Transcribed from the Words of Life Radio Program

Today we want to begin a series of studies in Bible prophecy. Now when you hear the word “prophecy” in reference to the Bible what is your reaction? Some folks are immediately interested, while others may be turned off and try to avoid the subject.

While there have been many excellent teachers of the Word who have presented Bible prophecy faithfully, there have been others who have sensationalized or distorted and in some cases even falsified the clear Bible teaching and that has caused some to turn away from the subject.

However, we cannot take time, nor is it necessary to examine the multitude of false and weird perversions that abound today. We just want to know what the Bible has to say. For if we know the real thing, we will not be deceived by the counterfeit.
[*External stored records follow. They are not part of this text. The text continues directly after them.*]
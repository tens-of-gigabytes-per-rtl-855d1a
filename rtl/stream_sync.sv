// stream_sync: duplicates one valid/ready stream onto N output streams.
//
// Every output sees every input transfer. Each output has a "done" flag that is
// set once that output has accepted the current transfer; the input is released
// (in_ready) in the cycle in which every output has either accepted it earlier or
// accepts it now, and the flags are cleared. Outputs therefore proceed
// independently within one transfer and no output's valid depends on another
// output's ready.
//
// Interface: in_* one stream of W bits; out_* N streams carrying the same data.
// Timing: no register on the data path, no added latency, one transfer per cycle
// when all outputs are ready.
// Duplicating the object content stream for every member follows the reference
// design's synchroniser; the done-flag scheme is this design's choice.
module stream_sync #(
  parameter int N = 4,
  parameter int W = 8
) (
  input  logic         clk,
  input  logic         rst_n,
  input  logic         in_valid,
  output logic         in_ready,
  input  logic [W-1:0] in_data,
  output logic [N-1:0] out_valid,
  input  logic [N-1:0] out_ready,
  output logic [W-1:0] out_data
);

  logic [N-1:0] done_q;

  assign out_data  = in_data;
  assign out_valid = {N{in_valid}} & ~done_q;
  assign in_ready  = &(done_q | out_ready);

  always_ff @(posedge clk) begin
    if (!rst_n)
      done_q <= '0;
    else if (in_valid && in_ready)
      done_q <= '0;
    else
      done_q <= done_q | (out_valid & out_ready);
  end

endmodule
First of all, let’s see what the Bible itself has to say about the place of and the importance of the written prophetic Word to those who love the Lord Jesus Christ. 2 Peter chapter one verse 19 we read that we have the word of the prophets made more certain and you will do well to pay attention to it as a light shining in a dark place until the day dawns and the morning star arises in your hearts.

Here the Holy Spirit speaking through the apostle Peter tells us that we would do well to pay attention to Bible prophecy, that it is a necessary light illuminating the darkness. And he is saying that because we can see the evidence of the prophecies that have been fulfilled we can be certain that all of God’s Word will be fulfilled exactly as written.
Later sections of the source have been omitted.